Leserreporter*innen veröffentlichen ihre Beiträge nicht als Mitglied der Redaktion.

Texte der Leserreporter*innen sind nicht von der Redaktion beauftragt und geben deshalb auch nie die Meinung der Redaktion oder des Verlages wieder.

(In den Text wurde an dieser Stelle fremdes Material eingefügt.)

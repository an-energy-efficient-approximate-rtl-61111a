// lpcad_lopd: leading-one position detector.
//
// Returns the bit index of the most significant 1 of x (the integer part of
// log2 x), and zero = 1 when x has no 1 (pos is then 0). Used to extract the
// exponent of an unsigned integer before it enters the floating-point LPCAD
// core. Written as a priority scan from the LSB up, so the last 1 seen wins;
// the method only names the detector, so this structure (and the zero flag)
// is a choice of this design. Purely combinational.
module lpcad_lopd #(
  parameter int unsigned W  = 16,
  localparam int unsigned PW = (W > 1) ? $clog2(W) : 1
) (
  input  logic [W-1:0]  x,
  output logic [PW-1:0] pos,
  output logic          zero
);
  always_comb begin
    pos  = '0;
    zero = 1'b1;
    for (int i = 0; i < W; i++) begin
      if (x[i]) begin
        pos  = PW'(i);
        zero = 1'b0;
      end
    end
  end
endmodule
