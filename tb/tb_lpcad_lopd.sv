// tb_lpcad_lopd: exhaustive check of the 16-bit leading-one detector
// against floor(log2 x) computed by repeated halving.
module tb_lpcad_lopd;
  int checks = 0, failures = 0;
  logic clk = 0;
  always #5 clk = ~clk;

  logic [15:0] x;
  logic [3:0]  pos;
  logic        zero;

  lpcad_lopd dut (.x(x), .pos(pos), .zero(zero));

  initial begin
    for (int v = 0; v < 65536; v++) begin
      int lg, t;
      lg = 0; t = v;
      while (t > 1) begin t = t / 2; lg++; end
      x = 16'(v); #1;
      checks++;
      if (zero != (v == 0) || (v != 0 && int'(pos) != lg)) begin
        failures++;
        if (failures < 10) $display("FAIL x=%0d pos=%0d zero=%b", v, pos, zero);
      end
    end
    $display("TB_RESULT checks=%0d failures=%0d", checks, failures);
    $finish;
  end

  initial begin
    repeat (100000) @(posedge clk);
    failures++;
    $display("TB_RESULT checks=%0d failures=%0d", checks, failures);
    $finish;
  end
endmodule
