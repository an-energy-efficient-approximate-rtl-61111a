// lpcad_mant_sub: mantissa subtractor of the LPCAD divider.
//
// Computes S = A_M - B_M on the fraction fields as a two's-complement number
// s0.s-1..s-NM in (-1, 1): the subtraction is an adder fed with the inverted
// subtrahend and a carry-in of 1. Before subtracting, both fractions keep only
// their T most significant bits (the lower NM-T bits are taken as 0); with
// T >= NM nothing is truncated. s[NM] = s0 is the sign and tells whether
// A_M < B_M, which drives the exponent carry-in and the output multiplexer.
//
// Subtraction by inverted-operand addition follows the method; applying the
// truncation width T here, at the subtractor inputs, is this design's reading
// of how truncation is applied. Purely combinational.
module lpcad_mant_sub #(
  parameter int unsigned NM = 10,  // fraction width
  parameter int unsigned T  = 8    // fraction bits kept before subtracting
) (
  input  logic [NM-1:0] a_m,
  input  logic [NM-1:0] b_m,
  output logic [NM:0]   s
);
  localparam int unsigned TK = (T < NM) ? T : NM;
  localparam logic [NM-1:0] KEEP = ~((NM)'((1 << (NM - TK)) - 1));

  logic [NM:0] a_ext, b_inv;

  always_comb begin
    a_ext = {1'b0, a_m & KEEP};
    b_inv = ~{1'b0, b_m & KEEP};
    s     = a_ext + b_inv + (NM+1)'(1);
  end

endmodule
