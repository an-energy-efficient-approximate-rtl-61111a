// tb_lpcad_mant_sub: checks the truncating mantissa subtractor, exhaustively
// for NM = 10 with T = 8 (default) and T = 10 (no truncation), against
// integer subtraction of the masked fractions.
module tb_lpcad_mant_sub;
  import tb_lpcad_ref_pkg::*;

  int checks = 0, failures = 0;
  logic clk = 0;
  always #5 clk = ~clk;

  logic [9:0] a_m, b_m;
  logic [10:0] s8, s10;

  lpcad_mant_sub dut8 (.a_m(a_m), .b_m(b_m), .s(s8));
  lpcad_mant_sub #(.NM(10), .T(10)) dut10 (.a_m(a_m), .b_m(b_m), .s(s10));

  initial begin
    for (int a = 0; a < 1024; a += 3) begin
      for (int b = 0; b < 1024; b += 5) begin
        a_m = 10'(a); b_m = 10'(b); #1;
        checks++;
        if (longint'($signed(s8)) != mant_diff(a, b, 10, 8)) begin
          failures++;
          if (failures < 10) $display("FAIL T=8 a=%0d b=%0d s=%0d", a, b, $signed(s8));
        end
        checks++;
        if (longint'($signed(s10)) != longint'(a - b)) begin
          failures++;
          if (failures < 10) $display("FAIL T=10 a=%0d b=%0d s=%0d", a, b, $signed(s10));
        end
      end
    end
    $display("TB_RESULT checks=%0d failures=%0d", checks, failures);
    $finish;
  end

  initial begin
    repeat (100000) @(posedge clk);
    failures++;
    $display("TB_RESULT checks=%0d failures=%0d", checks, failures);
    $finish;
  end
endmodule
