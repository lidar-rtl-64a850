# LiDAR time-of-flight acquisition: a multi-channel delay-line TDC

A LiDAR receiver turns each returning laser echo into a digital pulse (the
*Hit*). This design measures the width of that pulse on up to 16 channels with
a resolution far finer than its 2.5 ns (400 MHz) clock. Each result goes into
a per-channel FIFO, and a processor reads it over an AXI4 bus.

Each measurement has two parts:

```
width = coarse * 2500 ps + (start - stop) * 2500 ps / 173
```

- **coarse** counts whole clock cycles while the Hit is high.
- **start** and **stop** are fine positions of the rising and falling edge
  inside the clock period where each edge happened.

The fine positions come from a tapped delay line. The Hit runs down a chain of
692 carry cells of about 3.8 ps each, and a register samples the chain on
every clock edge. How far the edge has travelled when the clock edge arrives
tells how long before the clock edge the Hit changed.

Real carry cells are very uneven: some are nearly 0 ps and some several times
the average. So each channel calibrates itself continuously from the hits it
measures. It then maps the 692 raw positions onto 173 equal bins of nominally
15.2 ps.

## Structure

```
lidar_acq_top
 ├─ axi_tdc_slave                 command decoding, read mux (bus clock)
 └─ tdc_peripheral  x NCH         one channel
     ├─ reset_sync x2             channel reset into clk0 and bus-clock domains
     ├─ input_stage               veto flip-flop + edge detector -> store strobes
     ├─ tdc
     │   ├─ tdl                   carry_chain (model) + sample stage + store stage
     │   ├─ thermo_decoder x2     start (last 1) and stop (last 0) positions
     │   ├─ calibration_module x2 each with its calibration_ram (2 x 1024 x 19 bit)
     │   ├─ edge_detector x2      Hit end seen on the 72° and 144° clocks
     │   ├─ coarse_counter x3     on clk0, clk1 (72°), clk2 (144°)
     │   └─ merge_sync            synchronizer decider + measurement word
     └─ async_fifo                Gray-pointer dual-clock FIFO (1024 words)
```

Shared constants and types (`meas_t`, the command and calibration-state
enums) are in `rtl/tdc_pkg.sv`.

### Clocks

| clock | use |
|-------|-----|
| `clk0` | 400 MHz reference: delay-line sampling, main counter, calibration, FIFO write |
| `clk1` | `clk0` shifted by 72° (500 ps) |
| `clk2` | `clk0` shifted by 144° (1 ns) |
| `aclk` | AXI bus clock and FIFO read side |

In the device, one clock-management block makes `clk0`, `clk1` and `clk2`.
That block is not part of this RTL, so the three clocks are top-level inputs.

## One measurement, cycle by cycle

Counting in `clk0` cycles:

1. **Hit rises.** At the next `clk0` edge:
   - the sample stage catches the partly filled delay line;
   - the edge detector sees the Hit high.
   - `store_start` is then high for one cycle, and the store stage keeps that
     code.
2. While the Hit is high, the three coarse counters count on their own clocks.
3. **Hit falls.** The same happens with `store_stop`. Call that cycle 0.
   - The input stage's veto flip-flop is clocked by the falling edge of the
     raw Hit.
   - It now blocks every further Hit until this measurement is written.
4. **Cycle 1:** both thermometer codes are stored.
   - The decoders (pure logic) give the raw positions.
   - The two calibration modules get `new_hit`.
5. **Cycle 3:** the calibrated positions are available.
   - `merge_sync` picks the coarse count (see below) and forms the word.
   - It pulses `end_of_conversion`, which clears the counters.
6. **Cycle 4:** `value_ready` is high for one cycle.
   - The FIFO stores `{coarse[14:0], start[7:0], stop[7:0]}`.
   - The veto is released.

A channel can therefore take a new Hit about five cycles after the previous
one ended. Its calibration also needs three cycles per hit, which fits inside
that gap.

## Delay line and thermometer decoding

`carry_chain` is a **behavioural model**: a vendor carry primitive cannot be
written as synthesizable logic.

- Each tap has its own fixed delay of 0–10 ps, from an uneven repeating
  pattern, averaging 3.8 ps. The whole line is about 2.63 ns, longer than one
  clock period, so every edge position is covered.
- The `SEED` parameter shifts the pattern, which gives each channel different
  non-linearity.
- An edge on the carry input starts one process that walks the wave down the
  line. This is why the simulation is fast enough for 16 channels.

A synthesis flow would put the device's carry primitives in its place. The
tap delays then stop being a modelling choice and become a property of the
silicon.

The **store stage** has two 692-bit registers, loaded by `store_start` and
`store_stop`.

**Decoding.** The start code holds ones over the taps the rising edge has
crossed. The stop code holds zeros over the taps the falling edge has crossed.

- `thermo_decoder` finds the highest tap `i` whose bit is 1 (start) or 0
  (stop) and is followed by four bits of the opposite value. It reports `i+1`.
- The four-bit window keeps the search from stopping at an isolated "bubble"
  bit, which uneven sampling produces.
- If no such tap exists, the position is 0. This means the edge was too close
  to the clock edge to enter the line.
- The search stops 20 taps short of the end of the line.

## On-line calibration (bin decimation)

This is the part that takes most study. The start line and the stop line each
have their own `calibration_module` and RAM.

The idea is a code-density test. Hits arrive uncorrelated with the clock, so
the number of hits that land on a tap is proportional to the tap's width.
Summing the counts along the line gives a cumulative time. Every time the
running sum passes `DECIMATED_HITS` (the number of hits one ideal 15.2 ps bin
should collect), a new ideal bin begins. The table then stores, for each raw
tap, the number of its ideal bin.

The state machine loops forever:

| state | what it does | cost |
|-------|--------------|------|
| RST | clears words 0..692 of the working RAM section | 693 cycles |
| ACQUISITION | `word[raw position] += 1` for every hit, until `CALIBRATION_HITS` hits | 3 cycles per hit (read-modify-write) |
| CONVERSION | walks the taps with a running sum; writes the current bin index into each tap's word | 2 cycles per tap |
| CONSULTATION | swaps the two RAM sections (base 0x000 / 0x400) by toggling the address MSB | 1 cycle |

In CONVERSION, when the sum exceeds `DECIMATED_HITS`:

- the bin index goes up by one;
- `DECIMATED_HITS` is subtracted from the sum.

While one section is being rebuilt, port B looks up every measurement in the
other section, which holds the table in use. A new table therefore replaces
the old one without a gap.

Two things to know before using the results:

- Until the first table exists, `cal_valid` is 0 and start and stop read as 0.
  Those words carry only the coarse count.
- Calibration never stops. Every `CALIBRATION_HITS` measured Hits
  (default 8192, so 47 hits per ideal bin) a fresh table comes into use. The
  `table_swap` output pulses at each swap, so the table follows temperature
  and voltage drift.

The quality of a table depends on how many hits built it.

| hits per table | worst width error in simulation |
|----------------|---------------------------------|
| 4096 | under 120 ps |
| 2048 | up to about 210 ps |

## Coarse count and the synchronizer

The Hit is asynchronous to `clk0`. When an edge lands close to a `clk0` edge,
the main counter and the delay line can disagree by one cycle:

- the counter may have seen the Hit when the line had not;
- or the other way round.

Two extra counters on `clk1` and `clk2` count the same Hit, and each stores
its count when its own edge detector sees the Hit end. `merge_sync` then
applies these rules, in this order. `TH` is 210 raw taps (about 800 ps), and
"late" means a raw position above `TH`.

- **start position 0 and c0 ≤ c1:**
  - if c1 > c2, use c1;
  - else if c1 = c2 and the stop is not late, use c1;
  - else if c1 = c2, use c1 + 1.
- **otherwise, stop position 0 and c0 ≥ c1:**
  - if c1 < c2, use c1;
  - else if c1 = c2 and the start is not late, use c1;
  - else if c1 = c2, use c1 − 1.
- **otherwise:** use c0.

The `corrected` output shows when a rule changed the count.

These rules were built around the metastable behaviour of the real
flip-flops. In an ideal simulation no counter ever misses a cycle. Some rules
can then move a correct count by one: for example, a Hit that begins right at
a clock edge and ends in the middle of a period. So expect occasional
whole-cycle errors on edges within a few picoseconds of a clock edge. The published
design reports that the same synchronizer does not remove every such error in
hardware either. Edges away from clock edges always take the `c0` path and
are exact.

## FIFO and read-out word

`async_fifo` is a classic dual-clock FIFO:

- binary and Gray pointers, each synchronized into the other domain through
  two flip-flops;
- registered full and empty flags;
- 1024 words of 31 bits (2^`FIFO_AW`).

**When full:** a new measurement is dropped; the older words are kept.

**Reading:** a one-cycle `read_fifo` pulse pops the oldest word into the
output register, where it stays until the next read. The 32-bit word the bus
sees is:

```
bit 31      invalid: the FIFO was empty at the read (bits 30:0 are stale)
bits 30:16  coarse count (clock cycles)
bits 15:8   calibrated start bin
bits 7:0    calibrated stop bin
```

## Bus interface and commands

The processor writes command bytes, one per AXI write beat, in `WDATA[7:0]`.
The write address is ignored, and bursts of commands are allowed. Bits [7:6]
are the opcode; bits [5:0] are a channel number.

| opcode | command | effect |
|--------|---------|--------|
| 00 | NOP | clears the control strobes |
| 01 | READ_CHANNEL | pops one word from the FIFO of the given channel |
| 10 | READ_ALL | pops one word from every channel's FIFO |
| 11 | RST | resets every channel: FIFOs emptied, calibration restarted from scratch |

Each strobe lasts one `aclk` cycle.

**Reading** does not pop anything. An AXI read at address `4*k` returns the
output register of channel `k`, so the usual sequence is:

1. send READ_ALL;
2. wait two bus cycles;
3. do one INCR burst of 16 beats from address 0.

The slave implements only what is listed below.

- Channels that do not exist read as 0.
- All responses are OKAY.
- There are no IDs, locks or cache/QoS signals.
- Write data is accepted once the write address has been taken.
- Assertions check that RVALID and BVALID stay high until accepted, and that
  no command raises the reset and a read strobe together.

Send RST (or hold `aresetn` low) once after power-up. The channel reset is RST
OR'ed with the bus reset.

## Expected performance

`code_density_tb` repeats the characterisation the design was built for: a
151.5 ns pulse at about 3.3 MHz, not locked to the clock, on one channel at
its default size. After the first 8192-hit table, 10000 measurements gave:

| quantity | simulation | published hardware |
|----------|------------|--------------------|
| calibrated bins in use | 175 | 173 nominal |
| average bin width | 14.3 ps | 14.45 ps |
| RMS width error | 13 ps | 189–232 ps |
| mean width error | 3 ps | — |
| max \|DNL\| / \|INL\| of the calibrated start line | 0.59 / 1.66 LSB | about 2.4 / 2–3 LSB (best channel) |
| whole-cycle errors | 5 in 10000 | present, not removed by the synchronizer |

The simulated delay line has no clock skew, jitter or metastability. Its
precision is therefore a best case that shows the calibration arithmetic
works; it is not a prediction for silicon.

## Parameters

All defaults live in `tdc_pkg`.

| parameter | default | origin |
|-----------|---------|--------|
| `NUMBER_CHANNELS` (`NCH`) | 16 | published design (builds with 8, 4, 2, 1 were also evaluated) |
| `NUM_STAGES` | 692 taps | published design |
| `CAL_BINS` | 173 ideal bins of 15.2 ps (decimation by 4) | published design |
| calibration RAM | 2 sections × 1024 words × 19 bit, bases 0x000/0x400 | published design |
| `PHASE_THRESHOLD` | 210 taps | published design |
| command byte | 2-bit opcode + 6-bit channel | published design |
| `CALIBRATION_HITS` | 8192 (`DECIMATED_HITS` = 8192/173 = 47) | own choice (not published) |
| `COARSE_W` | 15 bits (82 µs range) | own choice |
| `FIFO_AW` | 10 (1024 words) | own choice |
| opcode values | see above | own choice |
| `MERGE_DELAY` | 3 cycles | own choice |

Resource check: two calibration RAMs (2048 × 19 bit) plus one FIFO
(1024 × 31 bit) make three 36 Kb block RAMs per channel, or 48 for 16
channels. That matches the block-RAM count reported for the published
16-channel build.

## Where this RTL departs from the published design

- **Delay line.** The carry chain is a behavioural delay model. The unconnected
  LUTs that the original hangs on each tap to slow it down have no logic
  function and are not modelled.
- **Sample stage.** It samples all 692 taps.
- **Start decoder.** It is written as the mirror image of the stop decoder.
- **Veto reset.** The veto flip-flop is also cleared by the channel reset. The
  reset is synchronized into each clock domain.
- **Calibration timing.** The calibration modules are told of a new hit one
  cycle after `store_stop`, when both codes are stored. Cycle-level
  sequencing inside each calibration state is this design's.
- **Counter clear.** The channel reset also clears the running coarse counts
  (the original clears them only at the end of a conversion).
- **AXI slave.** It is a compact hand-written slave rather than a generated
  template.
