The row of dNode holds byte probabilities `P_0..P_3` (bits `8i+7:8i`). They
sum to about 255. Over four cycles `sellink` accumulates them into registers
`R_i = P_0 + … + P_i`. Over the next four cycles it compares each `R_i` with
an 8-bit pseudo-random number PRN. Among the registers with `R_i > PRN` it
keeps the smallest, in the register `R_temp`. Since the sums only grow, that
is the first one, so neighbour `i` is chosen with probability about `P_i/255`.
The index is then translated through the neighbour address table. The LFSR
steps once per selection. If no `R_i` exceeds PRN (a row summing below PRN),
the last neighbour with a non-zero probability is taken. Latency: `done`
comes 2·NBR+2 = 10 cycles after `start`.

## The reinforcement value (`setrfm`)

`setrfm` turns "how good was this trip" into a byte `r`. For destination d
it compares curCost with bCost, the best trip time to d seen recently:

```
if bCost of d is older than BTTH          -> bCost := curCost, r' = 0   (expired, re-initialised)
else if curCost <= bCost                  -> bCost := curCost, r' = 0   (new best)
else if curCost > CSTH (size threshold)   -> r' = 255                   (hopelessly slow)
else                                      -> r' = min(255, (curCost - bCost) >> norm_shift)
C_res = cres_max - min(cres_max, bCost >> cres_scale)
r     = (255 - r') >> C_res
```

So `r'` measures how far the trip was from the best. `255 - r'` inverts it into
a quality score. The shift by `C_res` scales that score: a large bCost means a
long route, where a given absolute difference matters less, so `C_res` falls
and `r` grows. How fast it falls depends on the network, so `cres_max`,
`cres_scale` and `norm_shift` are registers (RFM). The time limit on bCost
(BTTH) lets the engine forget a best time that is no longer reachable. The
size threshold (CSTH) cuts off the arithmetic for hopeless trips.

bCost values live in memory, one word per destination. The time each one was
last set is kept inside `setrfm`: one 32-bit stamp per destination, plus a
valid bit that reset clears. An entry that was never set counts as expired.
Results come one cycle after `start`.

## The table update (`uptrtable`)

With `r` read as `r/256`, neighbour `f` (the one the ant used) and the others `n`:

```
P_f <- P_f + r * (255 - P_f) / 256
P_n <- P_n - r * P_n / 256
```

The divisions truncate. One shared 8×8 multiplier handles one entry per
cycle, so a row takes NBR+1 = 5 cycles. The sum of a row stays close to 255
but drifts down slowly through truncation.

## Memory and bus

| Region | Address | Contents |
|---|---|---|
| ant buffer | `ANT` | 40 words, layout above |
| routing table | `RT + 4·k` | row of destination table entry k: `P_i` in bits `8i+7:8i` |
| traffic model | `TM + 4·k` | bCost of destination k (32 bits, time units) |

For `m` neighbours and `n` destinations the two tables take `m·n + 4·n`
bytes, which is 128 bytes here. The host must initialise rows (probabilities
summing to about 255) and bCost words (for example all ones) before ants
arrive.

The AHB master performs one SINGLE, NONSEQ, 32-bit transfer per word. It
raises HBUSREQ, waits for HGRANT with HREADY, drives one address phase and
then the data phase, and honours wait states. With an immediate grant and no
wait states each word takes 5 clock cycles, counting the handshake with the
controller. Processing a forward ant moves 81 words (packet in, row, packet
out), so it takes roughly 420 cycles plus the 10 cycles of `sellink`. That is
about 4 µs at the 100 MHz clock the original design was built for.

### Register map (APB, byte offsets)

| Offset | Name | Access | Content |
|---|---|---|---|
| 0x00 | CTRL | W/R | bit0 process the ant at ANT, bit1 create an ant (both self-clearing, ignored while busy); bit2 random dNode mode; bit3 interrupt enable |
| 0x04 | STATUS | R, W1C | bit0 busy, bit1 done (write 1 to clear), [7:4] result, [9:8] last selected neighbour |
| 0x08 | OWN | R/W | this node's address |
| 0x0C | ANT | R/W | byte address of the ant buffer |
| 0x10 | RT | R/W | byte address of the routing table |
| 0x14 | TM | R/W | byte address of the traffic model |
| 0x18 | DMAN | R/W | dNode for manual-mode creation |
| 0x1C | NEXTHOP | R | where to send the ant |
| 0x20 | BTTH | R/W | bCost time threshold (reset 0x0100_0000) |
| 0x24 | CSTH | R/W | curCost size threshold (reset 0x0010_0000) |
| 0x28 | RFM | R/W | [4:0] norm_shift (8), [10:8] cres_max (2), [20:16] cres_scale (16) |
| 0x2C | MAXN | R/W | maximum tNodeNum, 1–12 (12) |
| 0x40+4i | NBR[i] | R/W | neighbour address table |
| 0x80+4k | DEST[k] | R/W | destination address table (0 = unused); entry k owns routing-table row k |

Result codes: 1 FORWARD, 2 TURNED, 3 BACKWARD, 4 ARRIVED, 5 CIRCLE, 6 BAD.
The `irq` output is STATUS.done AND CTRL.bit3.

## Departures and own choices

The original design describes the blocks, the packet and the formulas. The
following are choices made in this RTL, and places where it differs:

- **Sizes.** The original design gives no number of neighbours or
  destinations. This RTL uses 4 and 16, which hold both example topologies
  below except possibly for node degree in the larger one.
- **Host handshake.** Packets are exchanged through a memory buffer, with a
  command register, a NEXTHOP register and an interrupt. The register map,
  the reset values and the result codes are this design's.
- **pNodeOdr on the way back**, the Type encoding, and **rewriting dNode**
  when the maximum tNodeNum is reached are interpretations.
- **norm()** is a saturating right shift. The **C_res law** is the linear
  rule above. The original only asks that C_res fall as bCost rises and be
  adjustable.
- **One bCost per destination.** The original describes bCost as the best
  time over the link to a given next node and destination. But its memory
  budget has room for only one 4-byte value per destination. This RTL keeps
  one per destination, so all neighbours are measured against the same best
  time.
- **bCost renewal:** an expired or beaten bCost takes the current trip time.
  Its time stamps are held on chip, because the external memory budget
  `m·n + 4·n` has room only for bCost itself.
- **Multiplier:** `uptrtable` uses an 8×8 multiplier for `r·P`. The original
  speaks only of comparators, adders and shifters.
- **Wiring:** in the original block diagram the three units talk only to
  the controller. Here the neighbour table and the `setrfm` thresholds go
  from the register set straight to the units. This is the same data over
  a shorter path.
- **Bus:** single transfers only (no bursts), HLOCK low, one clock for AHB
  and APB, asynchronous active-low reset.
- **Processing time** is not constant, since it includes AHB grant and wait
  states. The original aims to keep it short and regular but gives no cycle
  budget.
- **Not included:** the surrounding SoC (CPU, Ethernet MACs, memory
  controllers, other peripherals), the memory holding the tables, and the
  SNTP time client. The engine's bus ports and `ntp_time` input are where
  these connect.

## Verification

Each block has a self-checking testbench in `tb/`. Each prints
`TB_RESULT checks=N failures=M` and has a watchdog.

| Testbench | What it shows |
|---|---|
| `tb_sellink` | 300 selections on random and sparse rows against the selection rule, LFSR sequence, address translation, 10-cycle latency |
| `tb_setrfm` | every branch (expiry, new best, saturation, normalised), C_res, bCost stamps, against a reference model |
| `tb_uptrtable` | 400 random rows and `r` values (including 0 and 255) against the update equations, 5-cycle latency |
| `tb_topctrl` | controller with the real units and a memory: creation (manual and random), forwarding, circle removal, turn at destination and at the maximum, backward updates at an intermediate node and at the source, rejection |
| `tb_ahb_master` | 2000 transfers against an AHB memory model with random grant delay and wait states; ERROR response |
| `tb_apb_if`, `tb_reg_set` | APB timing, every register, command pulses, W1C, interrupt |
| `tb_stigmergy_engine` | end-to-end at default parameters (below) |

`tb_stigmergy_engine` builds a four-node diamond: source 0, destination 3,
routes 0-1-3 and 0-2-3. It uses four engines, each with its own memory
model, and the testbench plays the hosts and the links. With the route
through node 1 made fast, node 0's probability of neighbour 1 for
destination 3 rises from 127 to about 247 within 50 ants. When the route
through node 2 becomes the fast one, the probabilities swap within 80 ants.
Later phases force turns at the maximum tNodeNum, random destinations and
saturation at the size threshold. The test counts each mechanism and fails
if one never happens. The whole run takes under a second in Verilator.

To simulate with Verilator 5, for example:

```
verilator --binary --timing --assert -y rtl rtl/ant_pkg.sv \
    tb/ahb_mem_model.sv tb/tb_stigmergy_engine.sv --top-module tb_stigmergy_engine
obj_dir/Vtb_stigmergy_engine
```

Block testbenches build the same way: `rtl/ant_pkg.sv`, the testbench, and
`-y rtl` to find the modules. `tb/ahb_mem_model.sv` is a behavioural AHB
memory used only by testbenches. It is not part of the design.

The two evaluations of the original design are covered as follows. The
four-node experiment is reproduced by `tb_stigmergy_engine`. The 13-node
comparison with the original AntNet is not simulated, because the links of
that topology are not given in text form.
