// OSIAC 662: a 16-bit, four-register, microprogrammed processor.
//
// The top joins the microprogrammed controller to the single-bus datapath.
// Every instruction is carried out as a sequence of one-cycle register
// transfers (see osiac_control for the micro-program and osiac_datapath for
// the bus). Memory is outside: it is word addressed, mem_addr is MAR,
// mem_wdata is MDR, mem_read / mem_write are the READ / WRITE control lines,
// and mem_rdata must be valid in the cycle READ is high (the word is latched
// into MDR at that clock edge; a write is done at the edge as well).
// After reset the machine fetches from address 0; halted goes high after a
// HALT instruction (or an undefined code) and stays high until reset.
// dbg_regs (R0..R3) and dbg_cc ({C,V,Z,N}) are there for observation.
module osiac662
  import osiac_pkg::*;
(
  input  logic            clk,
  input  logic            rst,
  output logic [WORD-1:0] mem_addr,
  output logic [WORD-1:0] mem_wdata,
  input  logic [WORD-1:0] mem_rdata,
  output logic            mem_read,
  output logic            mem_write,
  output logic            halted,
  output logic [WORD-1:0] dbg_regs [4],
  output logic [3:0]      dbg_cc
);

  ctrl_t ctrl;
  cond_t cond;

  osiac_control u_ctl (
    .clk, .rst, .cond, .ctrl, .halted
  );

  osiac_datapath u_dp (
    .clk, .rst, .ctrl, .cond,
    .mem_addr, .mem_wdata, .mem_rdata, .mem_read, .mem_write,
    .dbg_regs, .dbg_cc
  );

endmodule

Beiträge von Leserreporter*innen werden im Sinne der freien Meinungsäußerung von der Redaktion nicht zensiert oder redigiert (redaktionell bearbeitet). Es steht den Usern unserer Portale frei, Beiträge im Sinne der AGB zu kommentieren und/oder die Verfasser*innen der Beiträge direkt zu kontaktieren.

Truppenbesuch auf der Spangdahlem Air Base
Reservisten des Ausbildungszugs Rhein-Sieg bei der US Air Force in Spangdahlem

10Bilder

Truppenbesuch auf der Spangdahlem Air Base: Reservisten des Ausbildungszugs Rhein-Sieg bei der US Air Force in Spangdahlem
Am 17.04.2026 absolvierte der Reservisten-Ausbildungszug Rhein-Sieg einen Truppenbesuch auf der US Air Base Spangdahlem in der Eifel. Trotz der angespannten globalen Sicherheitslage ermöglichte die Abteilung für Öffentlichkeitsarbeit den deutschen Reservisten diesen exklusiven Einblick.
Der Empfang durch das Büro für Pressebüro des 52. Jagdgeschwaders
war außerordentlich herzlich und begann mit einer Einweisung in die Struktur der Basis – ein Thema, auf das sich die Kameraden bereits im Vorfeld intensiv vorbereitet hatten.
Ein zentraler Pfeiler der NATO
Die Air Base Spangdahlem zählt zu den bedeutendsten Stützpunkten der US-Luftwaffe in Europa. Eingebettet in die hügelige Landschaft der Eifel, zwischen den Städten Bitburg, Trier und Wittlich, bildet sie seit den frühen 1950er-Jahren einen zentralen Pfeiler der amerikanischen und NATO-Luftstreitkräfte. Heute fungiert sie sowohl als operativer Kampfflugplatz als auch als logistisches Drehkreuz für weltweite Einsätze.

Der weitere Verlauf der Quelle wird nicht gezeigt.